▶ **REQUIREMENT**: If a line below includes the string "towards", copy it.

════

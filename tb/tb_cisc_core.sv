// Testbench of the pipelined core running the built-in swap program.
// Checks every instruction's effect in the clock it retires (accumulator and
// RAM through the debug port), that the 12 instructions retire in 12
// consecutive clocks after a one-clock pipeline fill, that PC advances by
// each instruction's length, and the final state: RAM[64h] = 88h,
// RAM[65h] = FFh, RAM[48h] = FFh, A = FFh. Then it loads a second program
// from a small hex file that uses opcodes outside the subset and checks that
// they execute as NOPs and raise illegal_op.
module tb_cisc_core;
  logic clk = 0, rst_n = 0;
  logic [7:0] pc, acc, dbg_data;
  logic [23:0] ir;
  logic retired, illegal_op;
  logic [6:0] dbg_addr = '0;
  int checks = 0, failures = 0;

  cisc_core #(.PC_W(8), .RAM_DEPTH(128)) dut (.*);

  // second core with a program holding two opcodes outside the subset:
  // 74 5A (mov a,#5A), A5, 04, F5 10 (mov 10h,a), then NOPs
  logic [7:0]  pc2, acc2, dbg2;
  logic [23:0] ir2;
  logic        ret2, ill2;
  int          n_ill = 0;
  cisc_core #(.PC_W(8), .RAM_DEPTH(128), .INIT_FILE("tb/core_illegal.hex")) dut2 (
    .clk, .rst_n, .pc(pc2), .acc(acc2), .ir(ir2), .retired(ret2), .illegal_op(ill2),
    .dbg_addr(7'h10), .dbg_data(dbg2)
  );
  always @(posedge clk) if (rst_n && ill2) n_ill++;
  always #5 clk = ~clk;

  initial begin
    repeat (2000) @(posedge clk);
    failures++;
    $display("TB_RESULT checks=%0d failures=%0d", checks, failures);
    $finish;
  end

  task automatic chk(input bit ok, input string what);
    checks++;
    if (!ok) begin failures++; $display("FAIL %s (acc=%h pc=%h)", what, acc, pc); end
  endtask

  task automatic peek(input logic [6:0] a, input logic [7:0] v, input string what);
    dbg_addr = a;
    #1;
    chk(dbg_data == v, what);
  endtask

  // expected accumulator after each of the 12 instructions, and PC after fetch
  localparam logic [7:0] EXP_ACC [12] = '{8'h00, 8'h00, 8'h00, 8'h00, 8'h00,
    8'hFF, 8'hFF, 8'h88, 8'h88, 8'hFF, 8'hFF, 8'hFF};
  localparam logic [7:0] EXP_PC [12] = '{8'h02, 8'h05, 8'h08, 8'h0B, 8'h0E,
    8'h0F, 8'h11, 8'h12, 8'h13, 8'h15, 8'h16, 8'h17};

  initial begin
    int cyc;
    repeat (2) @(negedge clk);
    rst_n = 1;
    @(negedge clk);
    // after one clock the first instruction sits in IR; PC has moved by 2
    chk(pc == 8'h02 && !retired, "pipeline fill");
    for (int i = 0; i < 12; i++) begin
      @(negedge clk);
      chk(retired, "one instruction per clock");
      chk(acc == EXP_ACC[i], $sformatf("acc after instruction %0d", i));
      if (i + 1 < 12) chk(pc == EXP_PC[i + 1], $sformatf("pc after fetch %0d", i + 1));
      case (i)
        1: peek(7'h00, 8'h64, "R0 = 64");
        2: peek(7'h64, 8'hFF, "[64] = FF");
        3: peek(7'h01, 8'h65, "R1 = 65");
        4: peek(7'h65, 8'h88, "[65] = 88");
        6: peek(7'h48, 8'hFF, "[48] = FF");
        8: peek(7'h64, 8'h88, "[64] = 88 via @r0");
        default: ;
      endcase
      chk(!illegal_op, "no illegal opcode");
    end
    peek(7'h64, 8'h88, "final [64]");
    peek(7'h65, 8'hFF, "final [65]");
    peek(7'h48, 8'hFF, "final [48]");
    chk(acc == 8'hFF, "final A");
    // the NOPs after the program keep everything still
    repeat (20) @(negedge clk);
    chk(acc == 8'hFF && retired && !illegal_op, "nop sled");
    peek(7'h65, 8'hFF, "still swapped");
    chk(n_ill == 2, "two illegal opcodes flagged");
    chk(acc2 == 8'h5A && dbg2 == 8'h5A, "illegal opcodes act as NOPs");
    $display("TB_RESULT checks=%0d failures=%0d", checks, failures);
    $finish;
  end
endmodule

════

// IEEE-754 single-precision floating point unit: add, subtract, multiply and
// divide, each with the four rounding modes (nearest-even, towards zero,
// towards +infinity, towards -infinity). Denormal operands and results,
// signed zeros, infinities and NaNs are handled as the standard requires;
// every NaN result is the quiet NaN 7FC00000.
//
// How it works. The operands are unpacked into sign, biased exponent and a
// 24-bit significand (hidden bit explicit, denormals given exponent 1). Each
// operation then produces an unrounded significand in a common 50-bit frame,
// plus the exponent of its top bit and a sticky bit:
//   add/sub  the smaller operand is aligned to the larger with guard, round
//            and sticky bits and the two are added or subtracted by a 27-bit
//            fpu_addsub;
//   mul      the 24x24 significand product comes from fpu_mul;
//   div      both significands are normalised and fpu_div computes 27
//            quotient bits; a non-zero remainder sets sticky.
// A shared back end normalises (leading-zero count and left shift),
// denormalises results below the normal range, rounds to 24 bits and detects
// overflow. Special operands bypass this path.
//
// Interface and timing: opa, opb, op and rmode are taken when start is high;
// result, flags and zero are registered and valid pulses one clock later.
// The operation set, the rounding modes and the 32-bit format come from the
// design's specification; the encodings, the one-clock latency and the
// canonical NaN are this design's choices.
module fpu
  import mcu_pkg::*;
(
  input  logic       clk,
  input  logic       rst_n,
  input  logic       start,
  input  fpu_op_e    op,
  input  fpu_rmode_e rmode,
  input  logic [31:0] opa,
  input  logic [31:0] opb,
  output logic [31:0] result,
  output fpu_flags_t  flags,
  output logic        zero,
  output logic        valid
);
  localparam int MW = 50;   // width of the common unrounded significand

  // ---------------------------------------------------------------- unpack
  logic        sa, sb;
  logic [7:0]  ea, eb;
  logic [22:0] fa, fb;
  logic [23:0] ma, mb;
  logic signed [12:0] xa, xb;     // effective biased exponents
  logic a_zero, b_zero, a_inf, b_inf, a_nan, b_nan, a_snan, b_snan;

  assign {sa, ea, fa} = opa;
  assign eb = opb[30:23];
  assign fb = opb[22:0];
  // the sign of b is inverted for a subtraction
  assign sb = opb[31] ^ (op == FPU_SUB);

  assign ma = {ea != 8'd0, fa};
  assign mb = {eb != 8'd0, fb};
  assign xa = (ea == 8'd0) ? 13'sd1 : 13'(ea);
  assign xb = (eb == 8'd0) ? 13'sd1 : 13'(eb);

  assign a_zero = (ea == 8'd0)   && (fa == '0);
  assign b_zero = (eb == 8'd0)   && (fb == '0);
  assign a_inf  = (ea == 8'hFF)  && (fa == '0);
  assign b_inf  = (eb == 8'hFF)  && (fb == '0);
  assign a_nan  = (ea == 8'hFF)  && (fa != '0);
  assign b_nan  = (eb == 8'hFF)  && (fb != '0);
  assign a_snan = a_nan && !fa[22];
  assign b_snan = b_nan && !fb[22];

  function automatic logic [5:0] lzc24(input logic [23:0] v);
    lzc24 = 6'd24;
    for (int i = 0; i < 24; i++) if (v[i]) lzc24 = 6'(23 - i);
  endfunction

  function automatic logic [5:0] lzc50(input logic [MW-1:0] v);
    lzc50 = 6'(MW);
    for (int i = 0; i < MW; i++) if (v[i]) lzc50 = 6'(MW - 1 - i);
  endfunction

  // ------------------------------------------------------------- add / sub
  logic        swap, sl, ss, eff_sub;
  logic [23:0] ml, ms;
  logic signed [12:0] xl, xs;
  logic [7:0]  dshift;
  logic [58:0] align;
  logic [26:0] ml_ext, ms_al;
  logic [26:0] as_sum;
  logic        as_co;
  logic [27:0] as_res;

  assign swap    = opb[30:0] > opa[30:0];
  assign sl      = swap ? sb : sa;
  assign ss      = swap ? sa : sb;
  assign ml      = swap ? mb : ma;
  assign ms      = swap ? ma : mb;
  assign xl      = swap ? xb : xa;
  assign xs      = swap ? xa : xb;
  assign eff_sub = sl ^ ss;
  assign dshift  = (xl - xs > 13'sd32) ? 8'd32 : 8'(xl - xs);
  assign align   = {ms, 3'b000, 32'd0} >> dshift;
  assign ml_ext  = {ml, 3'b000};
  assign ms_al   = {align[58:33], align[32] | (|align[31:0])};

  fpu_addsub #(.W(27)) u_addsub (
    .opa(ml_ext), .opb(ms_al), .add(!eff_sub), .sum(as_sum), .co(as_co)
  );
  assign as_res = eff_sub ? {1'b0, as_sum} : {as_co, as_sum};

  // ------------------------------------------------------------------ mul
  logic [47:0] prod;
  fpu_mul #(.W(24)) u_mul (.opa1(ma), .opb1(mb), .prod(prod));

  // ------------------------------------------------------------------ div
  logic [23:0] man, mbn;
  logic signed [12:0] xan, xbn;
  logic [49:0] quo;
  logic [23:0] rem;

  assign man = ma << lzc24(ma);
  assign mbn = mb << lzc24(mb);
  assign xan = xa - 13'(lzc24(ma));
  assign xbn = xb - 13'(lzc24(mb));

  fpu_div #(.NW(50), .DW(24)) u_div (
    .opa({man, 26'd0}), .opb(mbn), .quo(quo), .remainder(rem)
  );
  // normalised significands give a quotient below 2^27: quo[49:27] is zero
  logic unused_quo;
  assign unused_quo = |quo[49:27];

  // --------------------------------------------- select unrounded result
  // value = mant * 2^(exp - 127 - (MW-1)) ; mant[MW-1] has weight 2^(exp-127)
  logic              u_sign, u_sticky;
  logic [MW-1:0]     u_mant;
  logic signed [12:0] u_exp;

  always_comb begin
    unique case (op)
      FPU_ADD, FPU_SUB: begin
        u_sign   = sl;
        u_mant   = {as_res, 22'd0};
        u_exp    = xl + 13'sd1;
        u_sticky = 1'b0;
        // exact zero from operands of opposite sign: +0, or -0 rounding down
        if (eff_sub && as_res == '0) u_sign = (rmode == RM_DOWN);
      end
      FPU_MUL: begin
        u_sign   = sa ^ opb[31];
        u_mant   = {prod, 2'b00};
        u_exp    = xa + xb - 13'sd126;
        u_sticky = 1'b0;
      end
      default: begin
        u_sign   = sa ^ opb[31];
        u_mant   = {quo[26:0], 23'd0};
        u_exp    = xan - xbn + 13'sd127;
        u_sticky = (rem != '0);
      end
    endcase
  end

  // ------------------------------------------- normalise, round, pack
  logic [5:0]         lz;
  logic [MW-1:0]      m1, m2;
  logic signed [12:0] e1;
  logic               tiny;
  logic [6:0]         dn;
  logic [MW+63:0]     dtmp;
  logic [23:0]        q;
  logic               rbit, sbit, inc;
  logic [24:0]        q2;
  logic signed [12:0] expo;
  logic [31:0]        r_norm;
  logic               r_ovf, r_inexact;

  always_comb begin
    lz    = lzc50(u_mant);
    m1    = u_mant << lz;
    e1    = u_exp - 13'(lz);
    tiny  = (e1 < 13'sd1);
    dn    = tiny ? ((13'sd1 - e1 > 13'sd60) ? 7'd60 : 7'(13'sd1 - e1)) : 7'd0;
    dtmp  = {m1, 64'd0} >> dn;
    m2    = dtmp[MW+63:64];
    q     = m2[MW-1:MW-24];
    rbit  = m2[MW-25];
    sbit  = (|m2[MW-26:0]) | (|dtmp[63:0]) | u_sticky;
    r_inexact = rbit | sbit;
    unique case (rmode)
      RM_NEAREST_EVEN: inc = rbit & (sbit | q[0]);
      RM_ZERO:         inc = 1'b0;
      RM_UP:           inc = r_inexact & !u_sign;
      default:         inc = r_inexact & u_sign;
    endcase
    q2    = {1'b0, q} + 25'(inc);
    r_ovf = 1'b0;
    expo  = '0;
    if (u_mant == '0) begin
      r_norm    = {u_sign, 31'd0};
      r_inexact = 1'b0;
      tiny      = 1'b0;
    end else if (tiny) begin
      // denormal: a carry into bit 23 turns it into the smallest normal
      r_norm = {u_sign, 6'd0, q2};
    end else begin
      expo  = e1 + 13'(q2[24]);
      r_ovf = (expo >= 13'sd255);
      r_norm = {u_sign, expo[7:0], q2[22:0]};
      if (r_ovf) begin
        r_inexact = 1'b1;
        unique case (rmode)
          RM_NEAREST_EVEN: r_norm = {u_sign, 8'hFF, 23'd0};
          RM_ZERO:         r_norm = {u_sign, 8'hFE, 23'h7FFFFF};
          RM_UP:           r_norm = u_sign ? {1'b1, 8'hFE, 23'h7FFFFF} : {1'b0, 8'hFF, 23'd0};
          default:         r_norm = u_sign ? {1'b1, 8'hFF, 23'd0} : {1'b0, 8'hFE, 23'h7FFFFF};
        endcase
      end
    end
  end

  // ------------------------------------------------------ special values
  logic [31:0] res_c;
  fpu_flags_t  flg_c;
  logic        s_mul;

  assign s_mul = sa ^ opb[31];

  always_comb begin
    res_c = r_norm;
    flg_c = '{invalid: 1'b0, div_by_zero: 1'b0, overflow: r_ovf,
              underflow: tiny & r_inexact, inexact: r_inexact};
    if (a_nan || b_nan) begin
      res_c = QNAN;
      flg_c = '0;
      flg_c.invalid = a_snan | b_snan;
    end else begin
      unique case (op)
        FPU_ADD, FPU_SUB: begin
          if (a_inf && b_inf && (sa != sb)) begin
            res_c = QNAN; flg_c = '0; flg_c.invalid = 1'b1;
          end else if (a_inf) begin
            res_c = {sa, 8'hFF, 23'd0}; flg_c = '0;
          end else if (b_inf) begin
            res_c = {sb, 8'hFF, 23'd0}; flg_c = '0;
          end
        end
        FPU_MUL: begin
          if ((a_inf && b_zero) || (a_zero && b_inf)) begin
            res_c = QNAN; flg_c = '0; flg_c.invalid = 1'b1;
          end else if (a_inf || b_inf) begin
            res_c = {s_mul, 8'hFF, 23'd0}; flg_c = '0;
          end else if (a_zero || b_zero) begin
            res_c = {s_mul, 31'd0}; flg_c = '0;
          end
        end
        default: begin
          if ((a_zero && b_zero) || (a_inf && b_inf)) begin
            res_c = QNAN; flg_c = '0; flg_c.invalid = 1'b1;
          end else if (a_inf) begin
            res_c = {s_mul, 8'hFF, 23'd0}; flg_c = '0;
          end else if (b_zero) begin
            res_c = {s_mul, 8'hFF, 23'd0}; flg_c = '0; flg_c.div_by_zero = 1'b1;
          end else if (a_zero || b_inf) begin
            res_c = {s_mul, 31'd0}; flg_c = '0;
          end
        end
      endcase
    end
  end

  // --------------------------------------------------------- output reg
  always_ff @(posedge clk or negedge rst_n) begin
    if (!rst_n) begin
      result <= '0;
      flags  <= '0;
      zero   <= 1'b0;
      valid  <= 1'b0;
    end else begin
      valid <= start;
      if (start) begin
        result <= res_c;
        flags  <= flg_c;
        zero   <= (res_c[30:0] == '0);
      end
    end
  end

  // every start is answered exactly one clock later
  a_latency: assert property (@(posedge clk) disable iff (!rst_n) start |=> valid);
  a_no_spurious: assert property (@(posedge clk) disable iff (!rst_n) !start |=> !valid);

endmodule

════

▶ **OUTPUT OF THE EXERCISE**:
// divide, each with the four rounding modes (nearest-even, towards zero,
// towards +infinity, towards -infinity). Denormal operands and results,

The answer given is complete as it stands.